Select from the records below every line that has the word "announced" in it.

-- EXCERPTED DATA follows --

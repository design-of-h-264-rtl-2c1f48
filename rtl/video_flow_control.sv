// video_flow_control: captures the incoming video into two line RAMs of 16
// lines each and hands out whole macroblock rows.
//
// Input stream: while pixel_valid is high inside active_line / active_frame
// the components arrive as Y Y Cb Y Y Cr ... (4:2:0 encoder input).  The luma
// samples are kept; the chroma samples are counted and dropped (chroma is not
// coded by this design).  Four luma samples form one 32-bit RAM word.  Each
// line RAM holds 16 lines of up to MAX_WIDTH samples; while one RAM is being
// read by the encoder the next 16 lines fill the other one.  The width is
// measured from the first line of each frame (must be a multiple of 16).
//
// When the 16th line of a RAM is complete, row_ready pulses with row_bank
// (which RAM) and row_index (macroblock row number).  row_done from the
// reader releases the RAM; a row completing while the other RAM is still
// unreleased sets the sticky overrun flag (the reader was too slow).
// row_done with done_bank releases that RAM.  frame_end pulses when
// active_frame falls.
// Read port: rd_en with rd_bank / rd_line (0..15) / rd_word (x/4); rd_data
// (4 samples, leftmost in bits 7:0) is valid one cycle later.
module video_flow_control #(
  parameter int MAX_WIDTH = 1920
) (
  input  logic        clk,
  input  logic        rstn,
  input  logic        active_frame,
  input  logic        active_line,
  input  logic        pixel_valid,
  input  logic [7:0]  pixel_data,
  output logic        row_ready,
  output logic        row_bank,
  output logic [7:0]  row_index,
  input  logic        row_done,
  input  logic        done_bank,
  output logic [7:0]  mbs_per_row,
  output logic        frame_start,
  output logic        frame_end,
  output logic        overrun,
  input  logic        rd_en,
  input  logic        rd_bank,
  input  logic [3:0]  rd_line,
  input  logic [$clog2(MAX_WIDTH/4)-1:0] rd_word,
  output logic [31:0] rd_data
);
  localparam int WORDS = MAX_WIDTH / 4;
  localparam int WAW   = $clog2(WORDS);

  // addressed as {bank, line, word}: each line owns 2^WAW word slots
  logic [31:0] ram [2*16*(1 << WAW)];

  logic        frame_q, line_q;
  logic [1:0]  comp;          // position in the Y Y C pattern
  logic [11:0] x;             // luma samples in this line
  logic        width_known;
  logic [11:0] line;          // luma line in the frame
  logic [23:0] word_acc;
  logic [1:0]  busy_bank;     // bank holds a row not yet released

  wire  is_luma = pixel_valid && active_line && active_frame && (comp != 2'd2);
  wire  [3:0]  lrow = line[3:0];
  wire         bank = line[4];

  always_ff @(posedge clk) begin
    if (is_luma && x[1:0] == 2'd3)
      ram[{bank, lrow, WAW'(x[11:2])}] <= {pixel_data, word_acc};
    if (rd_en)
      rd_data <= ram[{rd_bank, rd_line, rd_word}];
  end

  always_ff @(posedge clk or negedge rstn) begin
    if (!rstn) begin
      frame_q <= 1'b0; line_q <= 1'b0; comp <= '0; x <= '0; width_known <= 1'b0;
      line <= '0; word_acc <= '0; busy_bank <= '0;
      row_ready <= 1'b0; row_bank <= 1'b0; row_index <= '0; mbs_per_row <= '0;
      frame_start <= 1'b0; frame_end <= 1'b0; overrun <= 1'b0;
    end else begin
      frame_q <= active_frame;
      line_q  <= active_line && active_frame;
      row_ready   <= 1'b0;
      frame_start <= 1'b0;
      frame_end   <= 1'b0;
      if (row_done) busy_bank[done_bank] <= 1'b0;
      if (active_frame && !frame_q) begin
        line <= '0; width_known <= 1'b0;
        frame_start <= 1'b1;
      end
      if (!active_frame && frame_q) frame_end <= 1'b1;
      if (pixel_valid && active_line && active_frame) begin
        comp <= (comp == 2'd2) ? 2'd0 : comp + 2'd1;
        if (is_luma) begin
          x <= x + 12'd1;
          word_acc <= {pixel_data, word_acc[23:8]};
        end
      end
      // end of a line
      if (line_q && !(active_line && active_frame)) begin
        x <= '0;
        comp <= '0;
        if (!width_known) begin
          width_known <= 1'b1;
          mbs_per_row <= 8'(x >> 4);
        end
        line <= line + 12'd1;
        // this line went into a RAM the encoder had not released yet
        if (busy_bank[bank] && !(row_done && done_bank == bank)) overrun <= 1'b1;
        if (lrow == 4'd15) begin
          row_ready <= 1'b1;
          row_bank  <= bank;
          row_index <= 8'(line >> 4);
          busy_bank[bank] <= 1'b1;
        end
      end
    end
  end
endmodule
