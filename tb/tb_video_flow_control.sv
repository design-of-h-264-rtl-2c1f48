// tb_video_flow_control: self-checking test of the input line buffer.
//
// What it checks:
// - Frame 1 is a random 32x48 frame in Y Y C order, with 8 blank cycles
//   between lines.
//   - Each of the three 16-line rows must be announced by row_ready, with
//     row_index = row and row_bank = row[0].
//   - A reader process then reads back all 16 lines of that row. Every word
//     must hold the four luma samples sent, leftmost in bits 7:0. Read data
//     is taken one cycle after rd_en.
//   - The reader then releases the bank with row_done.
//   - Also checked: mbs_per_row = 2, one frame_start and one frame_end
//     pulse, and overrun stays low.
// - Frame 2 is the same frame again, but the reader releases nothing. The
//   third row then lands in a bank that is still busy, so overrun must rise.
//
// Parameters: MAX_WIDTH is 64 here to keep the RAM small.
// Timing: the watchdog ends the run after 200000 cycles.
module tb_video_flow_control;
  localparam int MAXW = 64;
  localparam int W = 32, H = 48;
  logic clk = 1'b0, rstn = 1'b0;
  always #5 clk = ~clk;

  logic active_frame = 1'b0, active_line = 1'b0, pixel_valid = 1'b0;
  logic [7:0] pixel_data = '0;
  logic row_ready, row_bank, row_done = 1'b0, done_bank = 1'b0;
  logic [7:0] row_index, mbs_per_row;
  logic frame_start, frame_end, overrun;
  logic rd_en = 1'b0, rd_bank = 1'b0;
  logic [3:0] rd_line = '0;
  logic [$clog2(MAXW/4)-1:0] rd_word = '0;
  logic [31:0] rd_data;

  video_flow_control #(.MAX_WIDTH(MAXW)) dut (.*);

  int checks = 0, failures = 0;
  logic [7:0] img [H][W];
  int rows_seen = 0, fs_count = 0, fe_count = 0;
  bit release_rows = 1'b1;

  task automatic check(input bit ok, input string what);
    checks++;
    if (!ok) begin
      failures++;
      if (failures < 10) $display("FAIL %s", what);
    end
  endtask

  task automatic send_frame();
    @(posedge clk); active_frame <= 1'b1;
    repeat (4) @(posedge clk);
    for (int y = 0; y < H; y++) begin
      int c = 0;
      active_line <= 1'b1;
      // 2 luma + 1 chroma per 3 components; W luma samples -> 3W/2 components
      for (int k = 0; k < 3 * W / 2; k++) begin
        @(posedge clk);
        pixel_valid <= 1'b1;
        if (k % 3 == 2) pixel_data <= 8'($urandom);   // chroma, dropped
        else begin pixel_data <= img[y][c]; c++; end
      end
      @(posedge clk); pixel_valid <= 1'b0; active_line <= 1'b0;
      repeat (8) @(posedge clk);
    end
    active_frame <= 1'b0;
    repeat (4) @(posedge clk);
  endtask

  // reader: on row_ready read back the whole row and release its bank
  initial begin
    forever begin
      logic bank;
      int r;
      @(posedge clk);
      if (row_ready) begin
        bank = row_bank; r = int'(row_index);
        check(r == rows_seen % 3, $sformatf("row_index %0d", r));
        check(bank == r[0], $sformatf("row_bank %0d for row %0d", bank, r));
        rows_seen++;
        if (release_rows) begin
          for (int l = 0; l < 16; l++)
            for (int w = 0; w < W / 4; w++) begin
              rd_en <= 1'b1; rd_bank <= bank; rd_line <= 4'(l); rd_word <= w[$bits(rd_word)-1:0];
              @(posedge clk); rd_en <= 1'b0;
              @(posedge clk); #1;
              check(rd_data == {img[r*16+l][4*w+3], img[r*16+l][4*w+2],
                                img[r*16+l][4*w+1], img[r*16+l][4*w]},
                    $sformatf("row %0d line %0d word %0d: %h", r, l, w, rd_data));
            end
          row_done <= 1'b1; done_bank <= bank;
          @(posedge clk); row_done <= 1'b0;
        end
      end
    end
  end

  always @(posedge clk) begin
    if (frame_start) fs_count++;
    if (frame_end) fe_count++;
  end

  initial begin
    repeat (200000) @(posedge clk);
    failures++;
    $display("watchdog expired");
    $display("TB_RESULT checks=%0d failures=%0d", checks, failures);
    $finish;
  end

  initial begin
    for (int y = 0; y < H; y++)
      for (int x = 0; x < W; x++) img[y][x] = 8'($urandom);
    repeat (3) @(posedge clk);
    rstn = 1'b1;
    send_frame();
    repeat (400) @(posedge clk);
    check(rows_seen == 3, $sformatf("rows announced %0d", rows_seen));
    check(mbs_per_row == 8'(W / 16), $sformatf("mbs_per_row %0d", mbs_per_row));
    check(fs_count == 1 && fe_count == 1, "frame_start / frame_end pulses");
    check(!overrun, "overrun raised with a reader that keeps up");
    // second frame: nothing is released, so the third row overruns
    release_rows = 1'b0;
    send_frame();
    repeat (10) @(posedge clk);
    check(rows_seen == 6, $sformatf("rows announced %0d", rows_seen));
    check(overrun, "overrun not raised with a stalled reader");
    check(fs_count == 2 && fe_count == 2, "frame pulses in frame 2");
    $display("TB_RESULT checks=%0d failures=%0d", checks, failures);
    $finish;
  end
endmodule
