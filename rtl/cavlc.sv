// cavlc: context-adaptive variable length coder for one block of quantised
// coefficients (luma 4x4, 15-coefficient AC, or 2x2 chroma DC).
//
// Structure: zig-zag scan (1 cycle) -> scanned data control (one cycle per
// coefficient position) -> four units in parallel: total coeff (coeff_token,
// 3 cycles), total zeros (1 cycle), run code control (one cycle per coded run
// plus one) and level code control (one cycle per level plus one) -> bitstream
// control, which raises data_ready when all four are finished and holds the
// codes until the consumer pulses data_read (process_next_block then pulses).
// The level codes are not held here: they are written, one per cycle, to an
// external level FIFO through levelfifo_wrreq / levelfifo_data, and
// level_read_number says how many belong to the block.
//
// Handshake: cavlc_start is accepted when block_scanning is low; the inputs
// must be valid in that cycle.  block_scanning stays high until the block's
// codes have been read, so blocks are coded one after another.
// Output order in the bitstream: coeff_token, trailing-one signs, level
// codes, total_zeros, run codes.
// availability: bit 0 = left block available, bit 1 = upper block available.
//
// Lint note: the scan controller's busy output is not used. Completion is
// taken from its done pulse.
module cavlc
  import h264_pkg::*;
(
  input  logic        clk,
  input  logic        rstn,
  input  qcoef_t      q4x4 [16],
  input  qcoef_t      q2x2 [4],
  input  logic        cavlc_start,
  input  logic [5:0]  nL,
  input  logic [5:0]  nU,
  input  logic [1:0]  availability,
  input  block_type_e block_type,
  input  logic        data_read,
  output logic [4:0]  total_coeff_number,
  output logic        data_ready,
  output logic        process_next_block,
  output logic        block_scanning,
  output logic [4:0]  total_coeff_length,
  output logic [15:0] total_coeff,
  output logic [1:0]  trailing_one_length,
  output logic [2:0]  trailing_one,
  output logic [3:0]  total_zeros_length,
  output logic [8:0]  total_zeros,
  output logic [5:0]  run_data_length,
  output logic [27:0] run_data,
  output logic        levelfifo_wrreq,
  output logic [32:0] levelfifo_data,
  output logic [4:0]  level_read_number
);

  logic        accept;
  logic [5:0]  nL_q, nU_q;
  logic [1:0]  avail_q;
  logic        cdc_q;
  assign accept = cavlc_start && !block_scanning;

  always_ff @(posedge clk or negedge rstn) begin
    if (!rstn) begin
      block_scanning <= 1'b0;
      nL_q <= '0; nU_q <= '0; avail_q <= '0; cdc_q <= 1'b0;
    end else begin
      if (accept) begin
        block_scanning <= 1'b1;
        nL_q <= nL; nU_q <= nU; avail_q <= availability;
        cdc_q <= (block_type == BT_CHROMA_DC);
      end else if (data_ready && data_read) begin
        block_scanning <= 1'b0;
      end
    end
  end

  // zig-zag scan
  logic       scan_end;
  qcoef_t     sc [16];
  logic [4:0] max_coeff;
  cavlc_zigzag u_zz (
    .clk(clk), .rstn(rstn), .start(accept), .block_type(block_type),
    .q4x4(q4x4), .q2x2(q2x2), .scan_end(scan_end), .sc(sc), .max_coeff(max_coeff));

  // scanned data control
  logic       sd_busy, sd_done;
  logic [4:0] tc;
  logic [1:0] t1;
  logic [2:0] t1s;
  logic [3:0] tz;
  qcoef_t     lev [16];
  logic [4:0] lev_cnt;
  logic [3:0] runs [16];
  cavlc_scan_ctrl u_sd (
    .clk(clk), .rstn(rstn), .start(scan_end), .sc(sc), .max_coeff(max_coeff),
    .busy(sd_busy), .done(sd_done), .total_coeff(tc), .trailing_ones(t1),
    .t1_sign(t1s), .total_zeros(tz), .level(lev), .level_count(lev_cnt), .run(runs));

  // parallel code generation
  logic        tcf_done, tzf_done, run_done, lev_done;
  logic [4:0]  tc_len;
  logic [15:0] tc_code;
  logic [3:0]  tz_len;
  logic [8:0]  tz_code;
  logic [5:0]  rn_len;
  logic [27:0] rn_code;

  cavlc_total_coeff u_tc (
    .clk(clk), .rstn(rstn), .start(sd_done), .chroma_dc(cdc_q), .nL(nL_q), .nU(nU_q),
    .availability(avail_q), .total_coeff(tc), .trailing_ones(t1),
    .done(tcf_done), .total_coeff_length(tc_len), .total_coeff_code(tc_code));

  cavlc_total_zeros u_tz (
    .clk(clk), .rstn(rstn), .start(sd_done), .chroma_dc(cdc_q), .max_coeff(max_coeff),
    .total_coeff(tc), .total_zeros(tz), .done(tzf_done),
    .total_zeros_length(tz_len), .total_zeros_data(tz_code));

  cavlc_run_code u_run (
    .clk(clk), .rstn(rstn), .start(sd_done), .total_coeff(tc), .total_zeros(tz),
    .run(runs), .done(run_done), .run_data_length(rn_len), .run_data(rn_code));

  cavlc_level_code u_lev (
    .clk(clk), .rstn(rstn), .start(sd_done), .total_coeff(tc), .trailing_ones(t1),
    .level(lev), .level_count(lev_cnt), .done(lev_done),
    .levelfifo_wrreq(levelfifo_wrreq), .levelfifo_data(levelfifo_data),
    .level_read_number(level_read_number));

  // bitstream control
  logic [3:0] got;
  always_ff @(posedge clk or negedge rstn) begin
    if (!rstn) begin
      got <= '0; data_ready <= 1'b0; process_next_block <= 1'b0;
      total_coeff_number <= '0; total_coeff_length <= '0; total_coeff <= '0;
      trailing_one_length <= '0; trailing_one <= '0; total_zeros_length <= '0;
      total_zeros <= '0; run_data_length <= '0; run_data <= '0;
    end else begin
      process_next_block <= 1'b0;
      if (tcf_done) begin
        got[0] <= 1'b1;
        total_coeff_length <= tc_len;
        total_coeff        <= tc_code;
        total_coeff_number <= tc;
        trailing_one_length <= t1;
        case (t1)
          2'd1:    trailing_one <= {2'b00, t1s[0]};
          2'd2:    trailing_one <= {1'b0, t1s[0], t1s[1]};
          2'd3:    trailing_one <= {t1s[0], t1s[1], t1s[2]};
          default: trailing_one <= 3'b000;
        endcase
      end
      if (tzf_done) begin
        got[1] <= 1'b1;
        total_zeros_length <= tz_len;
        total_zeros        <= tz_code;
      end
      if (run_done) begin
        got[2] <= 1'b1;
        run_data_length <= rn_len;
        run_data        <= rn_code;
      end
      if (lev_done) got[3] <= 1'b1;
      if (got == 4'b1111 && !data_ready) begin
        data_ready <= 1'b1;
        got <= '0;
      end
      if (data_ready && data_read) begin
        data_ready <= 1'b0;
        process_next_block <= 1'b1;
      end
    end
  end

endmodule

-- EXCERPTED DATA concluded --

**EXERCISE RESPONSE**
//   - Each of the three 16-line rows must be announced by row_ready, with
    check(rows_seen == 3, $sformatf("rows announced %0d", rows_seen));
    check(rows_seen == 6, $sformatf("rows announced %0d", rows_seen));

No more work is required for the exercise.